To do> Once you reach the line containing "them in the" in the data below, restate each line word for word up to and including the one containing "runs afterwards.".

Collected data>
************

| FLASH word bits | content                                   |
|-----------------|-------------------------------------------|
| 31..5           | 27 payload bits                           |
| 4..0            | number of zero bits in the payload        |

Any 0→1 flip lowers the zero count, so it cannot go unnoticed. A flip inside
the count field can only raise the stored count, which no longer matches
either.

A *group* is three data words plus one parity word. The parity payload is
the XOR of the three data payloads. A group holds 81 bits: five 16-bit words
plus one spare bit.
- **One bad word:** the decoder rebuilds it from the other three
  (`flash_decoder.sv`). This holds whichever word is bad, the parity word
  included.
- **Two or more bad words:** the group is *fatal*.

The coding efficiency is 80/128 = 5/8.

Data bit j of a group sits in payload bit j mod 27 of word j/27, least
significant bit first. Configuration bytes leave the decoder low byte first,
ten per group.

A radiation hit usually damages neighbouring cells, so the four words of a
group must not sit next to each other. The package function `scatter_addr`,
used by both the reader and the FLASH controller, reverses the
lowest four bits of the word address. The words of one group (logical
offsets 0..3) therefore land at physical offsets 0, 8, 4 and 12. The upper
address bits are untouched, so a group and its sector stay together and
sector erase still works.

Counting 27 zeros does not fit comfortably in one 25 ns clock.
`zero_count_pipe` counts three 9-bit slices in one stage and adds them in the
next.

### Read rate

`flash_reader` holds each address for `RD_CYC` = 6 clocks (150 ns). A group
costs 4 × 6 + 1 = 25 clocks for 10 bytes. It reads the next group while the
current one is being sent, so the Select Map side is fed continuously at that
rate. An XC2S300E image has 1,875,648 bits = 234,456 bytes = 23,446 groups.
From FLASH that takes 23,446 × 25 × 25 ns = **14.65 ms**. The Select Map port
alone, at one byte per clock, would need 5.86 ms.

## Stretching the CCU25 bus

The CCU25 drives an asynchronous 8-bit memory bus. In block mode each access
cycle is 250 ns, but the read or write strobe lasts only 50 ns, and read
data must be valid before the strobe ends. That is far too fast for a
backplane bus with real address decoding. Two converters sit between the
CCU25 and the Control Bus.

**`ccu_block_conv` (the timing).** Strobes are synchronised to the 40 MHz
clock, and their falling edge starts an access.
- **Writes are posted.** Address and data are captured and the CBus write
  runs afterwards.
- **Reads are served from a hold register.** Each read strobe starts a real
  read, whose result replaces the hold register when it comes back.
  - In single mode the strobe is long enough for the new byte to arrive
    before it ends.
  - In block mode the byte comes too late. Each read therefore returns the
    byte of the *previous* read, and the first byte of a block is a dummy.
  - A block read of n bytes is done as n+1 byte reads, and the first result
    is dropped (see `tb_ccu_model.sv`).

**`ccu_width_conv` (the width).** Byte address bit 0 selects the byte, and
the low byte comes first.
- A low-byte write is only stored. The high-byte write issues the 16-bit
  write.
- A low-byte read issues the 16-bit read and keeps the high byte. The
  high-byte read returns the kept byte without a bus cycle.

The timing budget for block reads is tight and is the main reason for the
CBus timing chosen here. A read must come back within one 250 ns CCU25
cycle (10 clocks):
- about 3 clocks of synchronisation;
- 1 clock of setup and a 4-clock strobe in `cbus_master`, with data taken in
  the last strobe clock;
- a slave that drives its data for the whole strobe (`cbus_slave` answers as
  soon as the synchronised strobe is seen);
- one-clock acknowledges on the way back.

If you slow down the CBus, block reads break first. The `overrun` flag in
the CBIC STATUS register reports a strobe that arrived while the previous
access was still pending.

## The Control Bus and register map

The CBus is asynchronous, with a 16-bit word address, 16-bit data and
active-low `wr_n`/`rd_n` strobes. Inside the top, the master's data and the
slaves' read data are separate nets. Each slave drives zero unless it is
selected and read, and the read data are ORed together. This stands in for
the tri-state backplane.

A CCU25 byte address is `{word address, byte}` (17 bits). Word addresses:

| range               | owner                                            |
|---------------------|--------------------------------------------------|
| 0000h–00FFh         | CBIC registers (never put on the CBus)           |
| 0100h–7FFFh         | CBPC                                             |
| 8000h + 800h·k      | Link Board k (2K words each, k = 0..15)          |

**CBIC** (`cbic.sv`):

| addr | reg       | access | content |
|------|-----------|--------|---------|
| 00h  | STATUS    | r      | `{ok_mask[7:0], flash_err, overrun, em_full, cfg_busy, alarm, 0, state[1:0]}`; state values: 0 BOOT, 1 CFG, 2 SLEEP, 3 EMERG |
| 01h  | CTRL      | w      | bit0 force emergency, bit1 reconfigure, bit2 activate |
| 02h  | EM_TARGET | w      | start an emergency load of target `wdata` |
| 03h  | EM_DATA   | w      | two image bytes, low byte first |
| 04h  | EM_RESULT | r      | `{ok_mask[7:0], fail_mask[7:0]}` |

**CBPC** (`cbpc.sv`):

| addr        | reg               | access | content |
|-------------|-------------------|--------|---------|
| 100h–103h   | FLASH controller  |        | see below |
| 110h        | STATUS            | r      | `{corrupt, fatal, chk_en, wr_busy, wr_error, 0…}` |
| 111h        | CTRL              | w      | bit0 clear flags, bit1 checker enable |
| 112h        | SCANS             | r      | completed checker passes |

**LBC** (`lbc.sv`), offsets from its base:

| offset      | reg               | access | content |
|-------------|-------------------|--------|---------|
| 000h        | STATUS            | r      | `{cfg_busy, cfg_failed, corrupt, fatal, chk_en, wr_busy, wr_error, flash_err, ok_mask[7:0]}` |
| 001h        | CTRL              | w      | bit0 load the FPGAs, bit1 clear interrupt causes, bit2 checker enable |
| 002h        | SCANS             | r      | completed checker passes |
| 100h–103h   | FLASH controller  |        | see below |
| 400h–7FFh   | Internal Interface| r/w    | registers of the Link Board FPGAs |

The Internal Interface is how the control room reaches the link
electronics once they run. A CBus access in this window becomes:
- `ii_addr` = offset bits 9..0, with `ii_wdata`;
- a one-clock `ii_we` or `ii_re` pulse at the start of the strobe.

`ii_rdata` must follow `ii_addr` combinationally. The window is open only
while every FPGA of the board is loaded and no load is pending. Otherwise
writes are dropped and reads return 0.

**FLASH controller** (`flash_writer.sv`), in both the CBPC and the LBC:

| offset | reg      | access | content |
|--------|----------|--------|---------|
| +0     | GROUP_LO | r/w    | group index, low 16 bits; logical word = 4 × group |
| +1     | GROUP_HI | r/w    | group index, high bits |
| +2     | DATA     | w      | append one 16-bit word to the buffer (16 groups = 80 words) |
|        |          | r      | buffer fill |
| +3     | CMD      | w      | 1 program the buffered groups, 2 erase the sector of the current group, 3 clear the buffer |
|        |          | r      | `{busy, error, 0…}` |

The controller encodes and scatters the data itself. It runs the standard
NOR unlock sequences for the two operations:
- program: 555h/AA, 2AAh/55, 555h/A0, then address/data;
- sector erase: …/80, …/30.

It then waits for the chip's ready line. The CCU25 only ships raw data.

## Checking and refreshing an image

`bg_checker` re-reads all images whenever the FLASH is otherwise idle. It
sets `corrupt` if any word failed its zero count, even when the group could
still be corrected. It sets `fatal` for an uncorrectable group. Either flag
raises the CBPC alarm or the LBC interrupt. The CCU25 sees two alarm lines:
- `ccu_alarm`: CBIC emergency mode or a CBPC flag;
- `ccu_lb_alarm`: the OR of all Link Board interrupts, which also covers
  failed FPGA loads.

To refresh image i of a board over the CCU25:
1. Write GROUP = i·2^17/4 to GROUP_LO/GROUP_HI, write CMD = 2 (erase), and
   poll CMD until busy clears.
2. Block-write the image into DATA, 80 words at a time. Issue CMD = 1 after
   each buffer and poll.
3. Clear the flags (CTRL). On a Link Board, also ask for a reload (LBC CTRL
   bit0).

`tb_rlbcs_link_box` does exactly this for a Link Board and for the Control
Board.

Arbitration inside the LBC gives the FLASH to the configurator first, then
to the writer, then to the checker. A load waits for a running write, and a
write command is ignored during a load.

## Triple redundancy

`tmr_ff` is three flip-flops sharing D and the clock, each with its own
synchronous reset, followed by a 2-of-3 majority. The separate resets stop
synthesis from merging the copies. `tmr_reg` builds a register from them
with a load enable in front of D. A copy hit by an upset is therefore
rewritten with the voted value on the next clock. The CBIC creates its three
resets with three separate two-stage synchronisers, and keeps its state and
force bit in a `tmr_reg`.

## Modules

| module               | role |
|----------------------|------|
| `rlbcs_pkg`          | FLASH word and group types, zero count, address scattering |
| `tmr_ff`, `tmr_reg`  | triple redundant storage |
| `zero_count_pipe`    | 2-stage zero counter |
| `flash_encoder`      | 81 bits → 4 protected FLASH words |
| `flash_decoder`      | check, correct one word, flag fatal groups |
| `flash_reader`       | read + decode an image, byte stream out |
| `selectmap_cfg`      | Select Map master: PROG_B, INIT_B, byte per clock, DONE |
| `fpga_configurator`  | load a list of FPGAs from FLASH or from a stream |
| `ccu_block_conv`     | CCU25 strobe timing, posted writes, delayed reads |
| `ccu_width_conv`     | 2 × 8-bit → 16-bit |
| `cbus_master`, `cbus_slave` | Control Bus cycles |
| `flash_writer`       | block write and sector erase controller |
| `bg_checker`         | background FLASH scrubber check |
| `cbic`, `cbpc`, `lbc`| the three controllers |
| `rlbcs_link_box`     | top: Control Board + N_LB Link Boards on one CBus |

Top-level defaults:

| parameter   | default   | meaning |
|-------------|-----------|---------|
| `N_LB`      | 3         | Link Boards |
| `CFG_BYTES` | 234456    | XC2S300E image |
| `FLASH_AW`  | 21        | 2M words, 16 image slots |
| `RD_CYC`    | 6         | clocks per FLASH read |
| `PROG_CYC`  | 16        | PROG_B pulse width, in clocks |
| `TIMEOUT`   | 65536     | clocks to wait for INIT_B/DONE |

For 16 Link Boards, set `FLASH_AW` = 22, since 17 images no longer fit in
2M words. Note that the CBIC STATUS register shows the results of only the
first eight targets.

## Simulation

Every testbench is self-checking and prints
`TB_RESULT checks=<n> failures=<m>`. Build and run one with Verilator 5:

```
verilator --binary --timing --assert --timescale 1ns/1ps \
  -y rtl -y tb +libext+.sv rtl/rlbcs_pkg.sv tb/tb_ref_pkg.sv \
  --top-module tb_rlbcs_link_box tb/tb_rlbcs_link_box.sv -o sim
./obj_dir/sim
```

************

Worked solution>
`zero_count_pipe` counts three 9-bit slices in one stage and adds them in the
next.

### Read rate

`flash_reader` holds each address for `RD_CYC` = 6 clocks (150 ns). A group
costs 4 × 6 + 1 = 25 clocks for 10 bytes. It reads the next group while the
current one is being sent, so the Select Map side is fed continuously at that
rate. An XC2S300E image has 1,875,648 bits = 234,456 bytes = 23,446 groups.
From FLASH that takes 23,446 × 25 × 25 ns = **14.65 ms**. The Select Map port
alone, at one byte per clock, would need 5.86 ms.

## Stretching the CCU25 bus

The CCU25 drives an asynchronous 8-bit memory bus. In block mode each access
cycle is 250 ns, but the read or write strobe lasts only 50 ns, and read
data must be valid before the strobe ends. That is far too fast for a
backplane bus with real address decoding. Two converters sit between the
CCU25 and the Control Bus.

**`ccu_block_conv` (the timing).** Strobes are synchronised to the 40 MHz
clock, and their falling edge starts an access.
- **Writes are posted.** Address and data are captured and the CBus write
  runs afterwards.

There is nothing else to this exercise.